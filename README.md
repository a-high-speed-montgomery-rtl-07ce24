# MMM42: a Montgomery multiplier that skips its empty iterations

RSA spends almost all its time in modular multiplication of 1024-bit or larger
numbers. Radix-2 Montgomery multiplication turns each product A·B mod N into K
small steps: one addition of up to three long operands and one halving. A
carry-save adder keeps each step short, because no carry ripples along the
1024 bits.

A carry-save step costs energy even when it adds nothing. That happens when
the multiplier bit A(i) and the quotient bit q(i) are both zero: the step
only halves the state. For random operands about one step in four is like
this. This design detects such a step one cycle ahead and merges it into the
previous one, so a 1028-iteration product takes roughly 810 to 830 cycles on
average instead of 1029. The wide state registers are also written less often.
The operand registers are loaded once per product, and their clocks are
gated the rest of the time.

The RTL is synthesizable SystemVerilog. It has two levels:

* `mmm42_mult`: the multiplier. Its operands and result are in carry-save
  form (each number is the sum of two words), and all values lie in [0, 2N).
* `mmm_rsa`: a modular exponentiator (M^E mod N) built on the multiplier.
  It feeds each carry-save result straight back in as the next operand.

## The arithmetic

With R = 2^(K+2) the multiplier returns S ≡ A·B·R⁻¹ (mod N) with S < 2N,
provided A, B < 2N and N is odd and below 2^K. It uses three ideas.

**Walter's bound instead of a final subtraction.** The loop runs over K+2
bits of A, not K. This makes R > 4N, and then inputs below 2N always give an
output below 2N. No comparison with N and no subtraction is needed, so the
result can go straight back in.

**A doubled multiplicand.** The adder adds B' = 2B instead of B. B' is even,
so the quotient bit is simply the parity of the state:
q(i) = S(i) mod 2. It no longer depends on A(i)·B. The cost is one more
halving, so the loop has K+3 real iterations, i = 0 … K+2. Bit K+2 of A is
zero, which makes the last iteration a pure reduction step.

**Four precomputed operand cases.** Each iteration adds one of 0, N, B' or
D = B' + N to the state, chosen by (A(i), q(i)). D is formed once, before
the loop. Every case is a sum of two words, so the adder always has exactly
four inputs: two state words and two operand words.

Per iteration, S(i+1) = (S(i) + A(i)·B' + q(i)·N) / 2. The state stays below
5N, and every sum fits in K+4 bits.

## One iteration in hardware (`mmm_rca42`)

```
 RSS ──>>1/>>2──┐ M4
 RSC ──>>1/>>2──┤ M3          RN, RB1, RD1 ── M1 ── w
                ├── RCA1 (full-adder row: S1, S2, w) ── sum', carry'
                │                         RB2, RD2 ── M2 ── y
                └── RCA2 (full-adder row: sum', carry', y) ── t_s, t_c ──> RSS, RSC
```

* M1 and M2 select w ∈ {0, N, B1, D1} and y ∈ {0, 0, B2, D2}. The select
  code is {A~, q~}, stored by the look-ahead unit in the previous cycle.
* RCA1 and RCA2 are rows of full adders with no carry chain.
* The registers RSS/RSC hold the undivided sum T = t_s + t_c.
* The division happens at the start of the next cycle, in M3/M4: a shift
  right by one bit normally, or by two bits after a bypass.

Word-wise shifts divide exactly here, and this is what makes the
bypass cheap:

* y is always even: B' is doubled, and D2 is a carry word.
* Bit 0 of RCA1's carry word is empty.
* So RCA2's carry word always ends in two zero bits.
* T is even, so t_s ends in a zero too, and T/2 is the two words each
  shifted by one.
* A bypass is only taken when T/2 is even as well. Then bit 1 of t_s is
  also zero, and T/4 is the two words each shifted by two.

`mmm42_mult` asserts all three invariants.

## Bypassing an empty iteration

During iteration i, two units look one step ahead:

* **MBRFA (`mmm_mbrfa`).** A arrives in carry-save form (A1, A2), held in
  two shift registers, RA1 and RA2. Two chained full adders add their lowest
  two bits and a stored carry. This gives A(i+1) and A(i+2) in the same
  cycle.
* **Look-ahead unit (`mmm_lu`).** It reads the low three bits of RCA1's two
  outputs and of y, and adds them into a 3-bit sum. Bit 1 of that sum is
  q(i+1). Bit 2 is q(i+2), the quotient bit that applies if iteration i+1
  is skipped. These bits are ready long before RCA2 has settled.

Iteration i+1 adds nothing exactly when A(i+1) = 0 and q(i+1) = 0. The unit
then computes `bypass = NOR(q(i+1), A(i+1))`, and two 2-to-1 multiplexers
choose what to store for the next cycle:

| bypass | next cycle runs | q~, A~ stored  | state divided by | MBRFA carry kept, shift |
|--------|-----------------|----------------|------------------|-------------------------|
| 0      | iteration i+1   | q(i+1), A(i+1) | 2                | carry(i+1), 1 bit       |
| 1      | iteration i+2   | q(i+2), A(i+2) | 4                | carry(i+2), 2 bits      |

The bypass flag is stored in a flip-flop, and it steers M3/M4 in the next
cycle. Glitches on the look-ahead logic therefore never reach the wide
multiplexers.

Bypass is disabled in the last two iterations. The loop then always ends
with a plain halving, and the result is exactly (RSS, RSC) / 2.

## Pre-computation and gated operand registers

A product has one pre-compute cycle, then the loop:

1. **On start.** RB1/RB2 take the two B words shifted left by one, which is
   B'. RN takes N. The MBRFA loads A. RSS is preset to 2N, which M3 halves
   to N, and the select code is set to "B".
2. **Pre-compute cycle.** The adder computes N + B' = D into RD1/RD2.
3. **Iterations.** The loop then starts at the dummy iteration i = -1: the
   state is zero and the select code is "0". This iteration only primes the
   look-ahead with A(0) and A(1).

RB1, RB2 and RN are written only on step 1, and RD1 and RD2 only on step 2.
Each of the two groups is clocked through its own latch-and-AND clock gate
(`mmm_clock_gate`). Each gate pulses exactly once per multiplication. The
latch is intentional: it keeps the gated clock free of glitches, and
synthesis reports it as a latch bit.

## Interface and timing of `mmm42_mult`

| port          | width | meaning                                          |
|---------------|-------|--------------------------------------------------|
| `start`/`ready` | 1   | pulse `start` while `ready` is high; operands are sampled on that edge |
| `a1,a2,b1,b2` | K+2   | carry-save operands, A1+A2 < 2N and B1+B2 < 2N   |
| `n`           | K     | odd modulus                                      |
| `done`        | 1     | one-cycle pulse                                  |
| `s1,s2`       | K+2   | result; valid from `done` until the next `start` |

Latency from the start edge to `done` is 1 + (K+4 − b) cycles, where b is
the number of bypasses. It is K+5 cycles with no bypass. With random
1024-bit operands roughly 200 to 220 iterations are skipped, giving 810 to
830 cycles per product. That is about 1.25× the throughput of the same loop
without bypass.
Reset is asynchronous and active low. It clears the control and state
registers but not the operand registers, which are always written before
they are read.

## Exponentiation (`mmm_rsa`, the top)

`mmm_rsa` uses the left-to-right binary method, entirely in the Montgomery
domain:

```
M' = MMM(M, R² mod N)                 -- into Montgomery form
skip leading zeros of E; X = M'       -- one cycle per zero
for each remaining bit of E:  X = MMM(X, X);  if bit: X = MMM(X, M')
X = MMM(X, 1)                         -- out of Montgomery form, X ≤ N
result = X1 + X2, minus N if ≥ N      -- the only carry-propagate addition
```

* X is never copied: it is the multiplier's own result register pair.
* M' has a register pair of its own.
* The host supplies R² mod N = 2^(2K+4) mod N, with N odd and greater than 1,
  and M below N.
* E = 0 returns 1 at once.
* Ports: `start`/`ready`, `msg`, `expo` (EW bits), `n`, `r2`, then `done`
  and `result`.
* Defaults: K = 1024 and EW = 1024.

A 1024-bit modulus with E = 65537 takes 19 multiplications, about 20 000
cycles.

## Where this follows its source and where it does not

These parts are taken from the published MMM42 algorithm and architecture:

* the four-case loop on a doubled multiplicand;
* the K+2-bit operands and the loop from i = −1 to K+2;
* the datapath of two full-adder rows with multiplexers M1 to M4 and
  registers RSS, RSC, RB1, RB2, RD1, RD2 and RN;
* the MBRFA with two full adders and a carry that depends on the bypass;
* the look-ahead unit with its NOR and two 2-to-1 multiplexers;
* storing the bypass flag and doing the extra shift in the next cycle;
* gated clocks on the five operand registers.

These are this design's own choices:

* **Quotient bits in the look-ahead unit.** The published unit takes q(i+1)
  from one RCA1 output bit, and q(i+2) from the XOR of two. That depends on
  an operand encoding that is not specified. Here a 3-bit sum of the low
  bits gives the same two quotient bits for this design's encoding.
* **Forming B' and D.** B' = 2B is wiring, not an adder pass. D is formed in
  a single pre-compute cycle.
* **Widths and edges of the loop.** The datapath is K+4 bits wide. Bypass is
  disabled in the last two iterations.
* **Control.** The start/ready/done handshake, the counter and the reset
  scheme are this design's own.
* **Clock gate.** It is the common latch-based cell.
* **The exponentiator.** Its whole sequence and its final conversion are
  this design's own. The source only says that the multiplier serves RSA
  exponentiation and that its outputs are reused directly.

Not modelled: energy. The source reports up to 60 % lower energy and 24.6 %
higher throughput for 1024 bits against its own baseline. Only the cycle
count can be checked in RTL simulation, and it agrees in size (about 1.25×).

## Files

| file | contents |
|------|----------|
| `rtl/mmm_pkg.sv` | select codes, controller state types, full-adder function |
| `rtl/mmm_rca42.sv` | M1–M4 and the two full-adder rows |
| `rtl/mmm_lu.sv` | look-ahead unit |
| `rtl/mmm_mbrfa.sv` | modified barrel register full adder |
| `rtl/mmm_clock_gate.sv` | latch-based clock gate |
| `rtl/mmm42_mult.sv` | the multiplier: registers, gating, controller |
| `rtl/mmm_rsa.sv` | exponentiator, top of the design |
| `tb/tb_*.sv` | one self-checking testbench per module, plus `tb_mmm_rsa_small` |
| `tb/mmm_mult_harness.sv` | reusable driver and checker for `mmm42_mult` |

## Simulating

Every testbench prints `TB_RESULT checks=N failures=M` and stops by itself.
Each one also has a watchdog. For example, to run the full-size end-to-end
test:

```
verilator --binary --timing --assert -Irtl -Itb rtl/mmm_pkg.sv \
  tb/tb_mmm_rsa.sv rtl/mmm_rsa.sv rtl/mmm42_mult.sv rtl/mmm_rca42.sv \
  rtl/mmm_lu.sv rtl/mmm_mbrfa.sv rtl/mmm_clock_gate.sv --top-module tb_mmm_rsa
./obj_dir/Vtb_mmm_rsa
```

The other testbenches are built the same way with their own module lists.
Each takes about a second. What they check:

* **`tb_mmm_rsa`** runs at the default K = 1024 with a 1024-bit exponent
  field. It tries E = 65537, 3, 1 and 0, a random 40-bit exponent, M = 0 and
  M = N−1, and compares the results with plain wide-integer arithmetic. It
  also checks the number of squarings and multiplications and the cycle
  bound, and that each gate pulses once per product. It counts bypasses,
  divide-by-four shifts, the four select codes, squarings, multiplications
  and skipped zeros, and fails if any of them never occurs.
* **`tb_mmm_rsa_small`** runs 3000 random exponentiations at K = 16,
  including the final reduction by N.
* **`tb_mmm42_mult`** runs 24 products at K = 1024 and 4000 at K = 16. It
  checks each result three ways: against an integer model of the same
  bypassing loop, by congruence (S·R ≡ A·B mod N), and by range (S < 2N).
  It also checks the exact latency of every product.
* **The leaf testbenches** cover `mmm_rca42` (random sums),
  `mmm_lu` (all 2048 inputs), `mmm_mbrfa` (random bypass sequences) and
  `mmm_clock_gate` (enable moving in both clock phases).

To change the size, set `K` (and `EW`) on `mmm_rsa` or `mmm42_mult`. All
internal widths follow from it.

[Exercise instructions] Would you retype the lines above from the one with "one self-checking testbench" down to the one with "Every testbench prints", word for word, both ends included and no other lines?

[Task result]
| `tb/tb_*.sv` | one self-checking testbench per module, plus `tb_mmm_rsa_small` |
| `tb/mmm_mult_harness.sv` | reusable driver and checker for `mmm42_mult` |

## Simulating

Every testbench prints `TB_RESULT checks=N failures=M` and stops by itself.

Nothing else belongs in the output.